Check each line of the records below and collect those that include the word "subtraction".

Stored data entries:
★ ★ ★ ★
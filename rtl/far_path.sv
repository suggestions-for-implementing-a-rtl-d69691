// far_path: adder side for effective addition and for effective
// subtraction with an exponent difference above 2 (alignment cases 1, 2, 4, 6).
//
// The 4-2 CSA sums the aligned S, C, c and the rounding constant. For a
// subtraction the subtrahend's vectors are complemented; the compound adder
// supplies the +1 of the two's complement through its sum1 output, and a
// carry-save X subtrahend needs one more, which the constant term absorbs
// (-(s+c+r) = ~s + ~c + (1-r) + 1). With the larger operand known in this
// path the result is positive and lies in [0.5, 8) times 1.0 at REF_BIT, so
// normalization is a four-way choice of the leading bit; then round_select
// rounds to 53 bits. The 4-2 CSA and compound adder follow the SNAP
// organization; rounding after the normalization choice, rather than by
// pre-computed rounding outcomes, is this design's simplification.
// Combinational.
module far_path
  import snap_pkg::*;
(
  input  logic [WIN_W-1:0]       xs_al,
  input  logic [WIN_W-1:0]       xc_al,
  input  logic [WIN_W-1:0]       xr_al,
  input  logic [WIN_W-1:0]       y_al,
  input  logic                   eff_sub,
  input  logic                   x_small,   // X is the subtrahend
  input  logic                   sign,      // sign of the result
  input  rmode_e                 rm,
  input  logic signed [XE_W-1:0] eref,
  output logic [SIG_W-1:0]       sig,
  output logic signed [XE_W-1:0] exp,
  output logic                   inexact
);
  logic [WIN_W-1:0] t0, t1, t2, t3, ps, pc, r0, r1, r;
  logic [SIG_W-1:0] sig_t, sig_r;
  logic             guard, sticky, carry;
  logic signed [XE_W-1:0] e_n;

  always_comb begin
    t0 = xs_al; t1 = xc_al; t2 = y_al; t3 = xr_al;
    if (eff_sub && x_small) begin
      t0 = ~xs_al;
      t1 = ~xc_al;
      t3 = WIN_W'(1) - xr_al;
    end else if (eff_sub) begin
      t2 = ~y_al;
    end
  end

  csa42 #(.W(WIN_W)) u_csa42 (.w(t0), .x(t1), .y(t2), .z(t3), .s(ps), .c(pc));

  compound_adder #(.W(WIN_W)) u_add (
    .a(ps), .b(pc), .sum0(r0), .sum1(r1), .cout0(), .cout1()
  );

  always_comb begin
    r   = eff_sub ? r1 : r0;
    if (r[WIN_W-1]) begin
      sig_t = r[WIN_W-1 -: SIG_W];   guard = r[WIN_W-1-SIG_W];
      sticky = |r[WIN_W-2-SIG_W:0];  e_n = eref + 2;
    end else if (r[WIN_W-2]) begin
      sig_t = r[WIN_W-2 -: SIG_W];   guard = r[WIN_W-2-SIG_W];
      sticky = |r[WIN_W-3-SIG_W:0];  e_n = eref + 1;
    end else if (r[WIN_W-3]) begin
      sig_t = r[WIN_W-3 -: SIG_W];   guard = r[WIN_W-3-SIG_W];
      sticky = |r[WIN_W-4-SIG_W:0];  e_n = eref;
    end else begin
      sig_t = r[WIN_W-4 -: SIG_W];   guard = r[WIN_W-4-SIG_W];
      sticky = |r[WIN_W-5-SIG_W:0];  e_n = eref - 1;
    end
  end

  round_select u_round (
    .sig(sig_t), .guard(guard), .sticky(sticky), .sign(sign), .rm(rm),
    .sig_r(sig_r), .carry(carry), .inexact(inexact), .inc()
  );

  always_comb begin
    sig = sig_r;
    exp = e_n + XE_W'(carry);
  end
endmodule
★ ★ ★ ★
* **RESPONSE TO THE EXERCISE**
// subtraction with an exponent difference above 2 (alignment cases 1, 2, 4, 6).
// subtraction the subtrahend's vectors are complemented; the compound adder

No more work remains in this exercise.